Among the records below, find each line bearing the word "filename" and copy it.

——

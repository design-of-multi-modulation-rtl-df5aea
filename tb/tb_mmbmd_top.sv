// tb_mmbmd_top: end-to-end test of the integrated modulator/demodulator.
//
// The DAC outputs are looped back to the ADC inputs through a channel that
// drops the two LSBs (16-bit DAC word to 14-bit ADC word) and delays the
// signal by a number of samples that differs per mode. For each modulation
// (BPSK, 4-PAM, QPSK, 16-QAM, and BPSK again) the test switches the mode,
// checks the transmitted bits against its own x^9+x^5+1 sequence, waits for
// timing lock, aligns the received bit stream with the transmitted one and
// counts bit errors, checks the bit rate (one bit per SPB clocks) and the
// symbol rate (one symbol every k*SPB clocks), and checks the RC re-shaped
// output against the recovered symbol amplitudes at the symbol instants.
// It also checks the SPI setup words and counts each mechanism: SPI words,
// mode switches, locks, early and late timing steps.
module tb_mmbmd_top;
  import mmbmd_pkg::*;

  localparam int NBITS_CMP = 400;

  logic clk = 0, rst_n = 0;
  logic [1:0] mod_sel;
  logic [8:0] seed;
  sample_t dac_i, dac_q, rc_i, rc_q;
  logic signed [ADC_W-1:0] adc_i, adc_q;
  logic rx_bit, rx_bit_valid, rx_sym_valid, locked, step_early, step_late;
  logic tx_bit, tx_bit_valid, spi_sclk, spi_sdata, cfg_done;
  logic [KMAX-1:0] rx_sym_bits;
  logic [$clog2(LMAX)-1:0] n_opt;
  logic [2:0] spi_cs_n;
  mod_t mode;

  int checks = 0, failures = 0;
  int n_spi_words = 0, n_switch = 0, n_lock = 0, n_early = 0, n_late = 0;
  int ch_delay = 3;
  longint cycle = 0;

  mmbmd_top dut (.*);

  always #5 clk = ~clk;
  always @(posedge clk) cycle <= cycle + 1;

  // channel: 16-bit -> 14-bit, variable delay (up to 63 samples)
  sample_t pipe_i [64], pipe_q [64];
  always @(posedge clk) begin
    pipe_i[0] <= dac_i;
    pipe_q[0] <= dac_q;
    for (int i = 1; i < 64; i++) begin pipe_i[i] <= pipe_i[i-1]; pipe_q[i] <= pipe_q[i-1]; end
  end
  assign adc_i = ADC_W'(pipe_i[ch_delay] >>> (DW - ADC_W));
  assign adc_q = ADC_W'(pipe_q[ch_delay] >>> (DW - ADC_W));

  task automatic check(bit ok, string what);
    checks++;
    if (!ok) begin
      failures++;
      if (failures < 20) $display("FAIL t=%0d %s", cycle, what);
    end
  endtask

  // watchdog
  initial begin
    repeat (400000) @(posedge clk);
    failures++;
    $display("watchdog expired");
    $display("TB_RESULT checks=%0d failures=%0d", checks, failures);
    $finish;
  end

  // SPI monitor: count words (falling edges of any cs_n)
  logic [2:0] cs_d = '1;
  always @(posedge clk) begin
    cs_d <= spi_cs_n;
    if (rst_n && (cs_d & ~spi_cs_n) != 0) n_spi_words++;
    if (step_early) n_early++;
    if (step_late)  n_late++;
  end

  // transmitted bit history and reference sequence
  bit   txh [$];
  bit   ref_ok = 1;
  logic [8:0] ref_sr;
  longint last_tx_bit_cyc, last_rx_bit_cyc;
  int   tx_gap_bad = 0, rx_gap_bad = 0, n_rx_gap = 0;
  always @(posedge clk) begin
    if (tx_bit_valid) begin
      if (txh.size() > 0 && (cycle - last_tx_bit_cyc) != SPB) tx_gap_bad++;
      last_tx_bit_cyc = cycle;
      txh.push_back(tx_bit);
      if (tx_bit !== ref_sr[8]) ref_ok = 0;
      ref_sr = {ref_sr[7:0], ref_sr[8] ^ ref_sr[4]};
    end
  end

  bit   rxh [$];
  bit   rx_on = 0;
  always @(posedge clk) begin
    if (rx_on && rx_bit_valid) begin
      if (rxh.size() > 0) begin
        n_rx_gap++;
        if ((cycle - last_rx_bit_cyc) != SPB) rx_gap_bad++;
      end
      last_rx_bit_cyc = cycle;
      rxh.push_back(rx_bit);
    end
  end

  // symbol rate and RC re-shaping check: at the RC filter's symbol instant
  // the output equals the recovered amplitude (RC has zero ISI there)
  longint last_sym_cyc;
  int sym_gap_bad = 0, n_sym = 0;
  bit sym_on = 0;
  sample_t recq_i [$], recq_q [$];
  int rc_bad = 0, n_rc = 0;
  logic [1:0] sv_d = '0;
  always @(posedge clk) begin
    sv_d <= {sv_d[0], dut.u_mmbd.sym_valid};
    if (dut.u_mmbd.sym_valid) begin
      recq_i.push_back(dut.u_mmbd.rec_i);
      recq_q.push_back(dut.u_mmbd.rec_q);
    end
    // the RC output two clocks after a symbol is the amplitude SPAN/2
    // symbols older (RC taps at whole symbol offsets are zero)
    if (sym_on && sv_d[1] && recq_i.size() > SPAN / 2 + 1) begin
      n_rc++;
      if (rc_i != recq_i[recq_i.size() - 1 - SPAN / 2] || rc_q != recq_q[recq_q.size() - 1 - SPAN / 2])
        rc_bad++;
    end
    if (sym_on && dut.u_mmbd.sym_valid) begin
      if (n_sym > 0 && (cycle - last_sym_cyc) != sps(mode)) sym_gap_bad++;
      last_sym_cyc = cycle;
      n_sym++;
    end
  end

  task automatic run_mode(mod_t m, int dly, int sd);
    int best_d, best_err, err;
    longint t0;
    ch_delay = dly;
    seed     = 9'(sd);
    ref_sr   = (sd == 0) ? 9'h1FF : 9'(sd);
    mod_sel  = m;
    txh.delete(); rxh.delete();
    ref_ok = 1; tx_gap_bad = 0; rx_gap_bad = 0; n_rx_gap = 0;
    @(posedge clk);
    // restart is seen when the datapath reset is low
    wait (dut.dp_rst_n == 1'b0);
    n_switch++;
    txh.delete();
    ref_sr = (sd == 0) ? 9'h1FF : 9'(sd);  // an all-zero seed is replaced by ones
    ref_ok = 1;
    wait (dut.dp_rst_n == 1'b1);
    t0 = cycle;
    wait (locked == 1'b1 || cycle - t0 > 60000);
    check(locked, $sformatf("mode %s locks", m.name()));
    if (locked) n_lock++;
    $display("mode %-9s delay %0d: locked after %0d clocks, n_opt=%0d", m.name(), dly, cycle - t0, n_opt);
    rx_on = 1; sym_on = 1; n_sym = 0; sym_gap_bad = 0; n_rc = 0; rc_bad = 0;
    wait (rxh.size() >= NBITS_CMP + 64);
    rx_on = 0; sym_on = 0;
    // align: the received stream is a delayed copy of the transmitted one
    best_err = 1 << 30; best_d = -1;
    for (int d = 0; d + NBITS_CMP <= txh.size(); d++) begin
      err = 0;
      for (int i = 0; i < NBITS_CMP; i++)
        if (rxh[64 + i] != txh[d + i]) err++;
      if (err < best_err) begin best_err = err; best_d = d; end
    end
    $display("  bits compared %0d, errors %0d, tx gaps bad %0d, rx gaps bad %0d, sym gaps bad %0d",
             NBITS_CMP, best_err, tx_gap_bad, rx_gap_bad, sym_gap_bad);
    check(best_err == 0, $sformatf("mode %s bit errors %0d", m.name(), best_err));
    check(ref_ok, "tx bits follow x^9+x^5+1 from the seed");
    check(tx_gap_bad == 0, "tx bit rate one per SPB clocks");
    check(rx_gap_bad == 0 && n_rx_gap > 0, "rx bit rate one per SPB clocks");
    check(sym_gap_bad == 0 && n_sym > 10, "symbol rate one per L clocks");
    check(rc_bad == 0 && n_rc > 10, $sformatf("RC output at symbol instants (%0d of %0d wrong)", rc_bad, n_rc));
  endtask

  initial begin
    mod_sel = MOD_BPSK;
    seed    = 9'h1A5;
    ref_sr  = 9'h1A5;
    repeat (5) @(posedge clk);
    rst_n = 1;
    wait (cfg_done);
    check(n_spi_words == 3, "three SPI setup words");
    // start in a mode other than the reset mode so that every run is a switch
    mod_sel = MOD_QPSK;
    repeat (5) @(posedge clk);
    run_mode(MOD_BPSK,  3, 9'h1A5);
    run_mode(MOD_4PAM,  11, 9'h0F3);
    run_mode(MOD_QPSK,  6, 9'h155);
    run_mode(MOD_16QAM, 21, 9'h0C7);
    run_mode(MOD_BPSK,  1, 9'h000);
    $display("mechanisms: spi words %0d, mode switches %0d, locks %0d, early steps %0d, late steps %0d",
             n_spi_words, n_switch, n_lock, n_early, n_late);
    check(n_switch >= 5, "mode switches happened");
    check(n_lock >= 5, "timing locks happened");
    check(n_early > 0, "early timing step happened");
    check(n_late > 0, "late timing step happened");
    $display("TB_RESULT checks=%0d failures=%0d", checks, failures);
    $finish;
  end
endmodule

——

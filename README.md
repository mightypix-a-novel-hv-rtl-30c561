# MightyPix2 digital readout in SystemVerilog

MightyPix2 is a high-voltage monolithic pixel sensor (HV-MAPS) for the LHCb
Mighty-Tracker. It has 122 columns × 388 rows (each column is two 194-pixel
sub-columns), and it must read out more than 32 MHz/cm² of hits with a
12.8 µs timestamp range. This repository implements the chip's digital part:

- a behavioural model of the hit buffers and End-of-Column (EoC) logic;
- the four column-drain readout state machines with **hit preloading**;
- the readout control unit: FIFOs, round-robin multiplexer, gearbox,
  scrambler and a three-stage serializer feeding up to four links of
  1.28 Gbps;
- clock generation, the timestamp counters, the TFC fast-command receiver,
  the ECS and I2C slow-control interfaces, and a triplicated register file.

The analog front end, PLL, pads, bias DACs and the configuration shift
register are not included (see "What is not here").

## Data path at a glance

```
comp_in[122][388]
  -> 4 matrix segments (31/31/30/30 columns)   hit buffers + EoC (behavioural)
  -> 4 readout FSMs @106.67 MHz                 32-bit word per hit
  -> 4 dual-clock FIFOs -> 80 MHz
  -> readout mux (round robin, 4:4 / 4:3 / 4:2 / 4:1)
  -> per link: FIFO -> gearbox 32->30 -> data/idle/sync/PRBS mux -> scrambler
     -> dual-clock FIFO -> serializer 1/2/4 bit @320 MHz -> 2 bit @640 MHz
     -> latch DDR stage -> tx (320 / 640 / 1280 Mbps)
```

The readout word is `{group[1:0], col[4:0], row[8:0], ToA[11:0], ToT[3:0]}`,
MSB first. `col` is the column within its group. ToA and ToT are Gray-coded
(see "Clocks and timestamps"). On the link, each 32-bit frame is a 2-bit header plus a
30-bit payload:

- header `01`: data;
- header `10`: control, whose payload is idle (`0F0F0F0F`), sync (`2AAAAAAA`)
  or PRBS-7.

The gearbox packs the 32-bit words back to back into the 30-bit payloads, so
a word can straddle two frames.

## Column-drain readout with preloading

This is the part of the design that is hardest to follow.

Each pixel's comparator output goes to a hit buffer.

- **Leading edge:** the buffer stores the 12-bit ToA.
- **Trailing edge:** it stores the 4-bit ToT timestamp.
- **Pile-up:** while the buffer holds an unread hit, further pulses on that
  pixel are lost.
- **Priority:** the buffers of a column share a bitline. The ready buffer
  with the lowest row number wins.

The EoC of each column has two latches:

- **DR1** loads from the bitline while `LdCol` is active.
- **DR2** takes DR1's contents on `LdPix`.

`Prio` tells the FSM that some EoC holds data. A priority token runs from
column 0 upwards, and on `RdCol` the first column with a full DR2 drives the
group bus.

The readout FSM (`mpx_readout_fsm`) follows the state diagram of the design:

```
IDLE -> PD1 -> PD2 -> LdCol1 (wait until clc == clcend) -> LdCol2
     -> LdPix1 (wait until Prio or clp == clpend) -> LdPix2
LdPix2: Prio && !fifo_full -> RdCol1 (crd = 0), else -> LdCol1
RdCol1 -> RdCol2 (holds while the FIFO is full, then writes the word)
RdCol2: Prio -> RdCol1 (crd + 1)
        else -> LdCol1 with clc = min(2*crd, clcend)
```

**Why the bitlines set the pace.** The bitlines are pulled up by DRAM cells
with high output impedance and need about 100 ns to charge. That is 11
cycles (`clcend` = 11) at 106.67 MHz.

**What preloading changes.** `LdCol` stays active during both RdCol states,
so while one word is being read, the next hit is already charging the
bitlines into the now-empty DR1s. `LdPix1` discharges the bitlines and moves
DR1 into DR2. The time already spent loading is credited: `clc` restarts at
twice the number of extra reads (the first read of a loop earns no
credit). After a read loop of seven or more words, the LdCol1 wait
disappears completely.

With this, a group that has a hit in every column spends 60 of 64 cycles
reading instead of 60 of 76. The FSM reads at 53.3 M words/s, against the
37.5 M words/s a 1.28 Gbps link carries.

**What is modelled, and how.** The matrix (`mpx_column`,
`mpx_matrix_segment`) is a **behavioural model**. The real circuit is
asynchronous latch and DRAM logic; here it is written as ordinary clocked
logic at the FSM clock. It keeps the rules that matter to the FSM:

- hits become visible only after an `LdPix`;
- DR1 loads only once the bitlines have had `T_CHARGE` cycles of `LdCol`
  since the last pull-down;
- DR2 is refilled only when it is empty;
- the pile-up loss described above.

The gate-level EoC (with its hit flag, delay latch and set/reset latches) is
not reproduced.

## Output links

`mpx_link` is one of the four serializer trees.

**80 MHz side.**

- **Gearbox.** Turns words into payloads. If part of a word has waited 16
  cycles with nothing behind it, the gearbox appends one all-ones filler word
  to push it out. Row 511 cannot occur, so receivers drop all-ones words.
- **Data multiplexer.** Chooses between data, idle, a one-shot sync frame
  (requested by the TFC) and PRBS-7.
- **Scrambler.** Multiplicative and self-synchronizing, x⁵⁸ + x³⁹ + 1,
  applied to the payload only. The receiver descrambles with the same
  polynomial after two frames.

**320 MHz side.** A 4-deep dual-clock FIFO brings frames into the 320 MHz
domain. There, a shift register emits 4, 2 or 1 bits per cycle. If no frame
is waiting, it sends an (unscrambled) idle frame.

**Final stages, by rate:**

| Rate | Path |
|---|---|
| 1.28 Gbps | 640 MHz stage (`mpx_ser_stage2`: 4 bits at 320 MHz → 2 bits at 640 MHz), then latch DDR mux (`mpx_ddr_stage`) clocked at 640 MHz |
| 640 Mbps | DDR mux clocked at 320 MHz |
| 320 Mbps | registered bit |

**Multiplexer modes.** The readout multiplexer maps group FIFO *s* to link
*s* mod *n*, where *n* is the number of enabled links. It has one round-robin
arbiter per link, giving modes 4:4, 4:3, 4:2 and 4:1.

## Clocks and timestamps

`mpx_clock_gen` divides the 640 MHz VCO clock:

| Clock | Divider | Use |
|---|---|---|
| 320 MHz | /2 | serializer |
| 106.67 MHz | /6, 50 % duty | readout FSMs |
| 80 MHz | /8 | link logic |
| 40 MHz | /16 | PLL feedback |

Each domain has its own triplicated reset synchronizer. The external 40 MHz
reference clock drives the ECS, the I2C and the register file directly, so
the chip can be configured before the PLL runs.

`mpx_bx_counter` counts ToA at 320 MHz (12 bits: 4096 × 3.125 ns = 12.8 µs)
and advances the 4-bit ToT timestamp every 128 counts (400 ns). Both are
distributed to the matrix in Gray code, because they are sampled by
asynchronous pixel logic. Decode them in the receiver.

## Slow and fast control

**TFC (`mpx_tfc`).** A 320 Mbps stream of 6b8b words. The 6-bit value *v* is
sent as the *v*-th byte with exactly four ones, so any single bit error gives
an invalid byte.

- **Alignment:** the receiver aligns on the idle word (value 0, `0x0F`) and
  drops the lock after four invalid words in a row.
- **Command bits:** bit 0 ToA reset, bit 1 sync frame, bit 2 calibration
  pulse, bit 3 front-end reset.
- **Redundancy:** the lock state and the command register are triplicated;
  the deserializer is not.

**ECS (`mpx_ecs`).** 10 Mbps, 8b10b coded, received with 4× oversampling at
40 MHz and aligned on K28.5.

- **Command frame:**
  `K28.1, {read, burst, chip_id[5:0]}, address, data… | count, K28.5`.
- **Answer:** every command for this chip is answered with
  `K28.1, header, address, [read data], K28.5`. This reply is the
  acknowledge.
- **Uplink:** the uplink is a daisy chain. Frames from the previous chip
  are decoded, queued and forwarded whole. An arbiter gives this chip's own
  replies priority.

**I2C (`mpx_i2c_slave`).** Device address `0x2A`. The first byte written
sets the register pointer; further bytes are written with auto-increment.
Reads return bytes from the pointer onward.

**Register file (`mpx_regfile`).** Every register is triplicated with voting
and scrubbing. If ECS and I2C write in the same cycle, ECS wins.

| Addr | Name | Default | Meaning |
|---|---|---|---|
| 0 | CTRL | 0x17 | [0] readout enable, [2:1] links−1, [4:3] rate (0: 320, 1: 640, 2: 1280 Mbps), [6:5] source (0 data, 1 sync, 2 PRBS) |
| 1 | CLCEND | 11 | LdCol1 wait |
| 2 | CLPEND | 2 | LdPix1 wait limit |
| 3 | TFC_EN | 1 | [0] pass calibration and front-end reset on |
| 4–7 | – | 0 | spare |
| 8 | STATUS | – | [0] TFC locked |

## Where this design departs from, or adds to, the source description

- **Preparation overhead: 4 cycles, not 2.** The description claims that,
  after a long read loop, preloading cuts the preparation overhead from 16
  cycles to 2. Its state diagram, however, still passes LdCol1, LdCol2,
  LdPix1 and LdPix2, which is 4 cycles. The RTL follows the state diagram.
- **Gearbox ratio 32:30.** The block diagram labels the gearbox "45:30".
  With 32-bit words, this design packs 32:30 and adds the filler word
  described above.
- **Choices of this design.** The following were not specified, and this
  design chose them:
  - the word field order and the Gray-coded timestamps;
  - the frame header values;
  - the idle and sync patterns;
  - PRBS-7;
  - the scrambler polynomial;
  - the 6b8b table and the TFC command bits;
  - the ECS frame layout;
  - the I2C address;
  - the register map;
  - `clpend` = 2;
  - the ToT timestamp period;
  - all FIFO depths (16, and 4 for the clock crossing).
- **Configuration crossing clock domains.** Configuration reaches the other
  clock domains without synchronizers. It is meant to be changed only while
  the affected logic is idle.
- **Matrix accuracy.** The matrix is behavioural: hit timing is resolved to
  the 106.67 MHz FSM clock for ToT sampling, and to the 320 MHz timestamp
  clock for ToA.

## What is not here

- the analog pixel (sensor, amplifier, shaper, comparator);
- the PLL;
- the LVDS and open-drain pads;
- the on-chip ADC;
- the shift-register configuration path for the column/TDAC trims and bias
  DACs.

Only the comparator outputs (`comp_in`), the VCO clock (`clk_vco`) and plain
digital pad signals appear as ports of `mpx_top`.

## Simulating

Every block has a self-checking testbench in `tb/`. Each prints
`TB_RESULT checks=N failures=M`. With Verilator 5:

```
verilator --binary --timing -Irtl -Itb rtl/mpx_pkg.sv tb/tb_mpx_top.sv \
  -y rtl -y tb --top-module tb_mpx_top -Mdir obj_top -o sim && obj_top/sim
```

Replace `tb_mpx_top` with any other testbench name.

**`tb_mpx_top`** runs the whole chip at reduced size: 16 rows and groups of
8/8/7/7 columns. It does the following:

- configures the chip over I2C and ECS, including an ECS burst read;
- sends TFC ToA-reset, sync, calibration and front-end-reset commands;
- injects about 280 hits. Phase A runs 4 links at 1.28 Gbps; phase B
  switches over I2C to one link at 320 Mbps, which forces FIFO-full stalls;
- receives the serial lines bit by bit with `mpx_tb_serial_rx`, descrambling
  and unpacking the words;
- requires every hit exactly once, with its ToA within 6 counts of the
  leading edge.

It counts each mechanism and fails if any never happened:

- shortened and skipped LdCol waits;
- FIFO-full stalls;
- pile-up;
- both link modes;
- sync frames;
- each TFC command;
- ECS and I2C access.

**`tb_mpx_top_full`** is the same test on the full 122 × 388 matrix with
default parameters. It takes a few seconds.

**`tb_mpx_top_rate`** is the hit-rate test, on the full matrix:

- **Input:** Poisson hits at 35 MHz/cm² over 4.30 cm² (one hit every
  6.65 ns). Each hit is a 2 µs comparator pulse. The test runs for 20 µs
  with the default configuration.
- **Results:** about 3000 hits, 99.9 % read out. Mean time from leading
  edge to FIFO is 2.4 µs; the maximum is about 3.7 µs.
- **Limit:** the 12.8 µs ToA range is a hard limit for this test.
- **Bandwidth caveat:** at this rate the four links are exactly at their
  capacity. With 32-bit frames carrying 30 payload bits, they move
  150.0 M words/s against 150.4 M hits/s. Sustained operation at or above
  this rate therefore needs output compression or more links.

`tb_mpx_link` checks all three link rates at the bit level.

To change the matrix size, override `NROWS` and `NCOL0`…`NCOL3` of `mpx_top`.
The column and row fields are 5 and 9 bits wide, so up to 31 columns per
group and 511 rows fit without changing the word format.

——

__Answer to the problem__
filename tb/tb_mmbmd_top.sv
filename README.md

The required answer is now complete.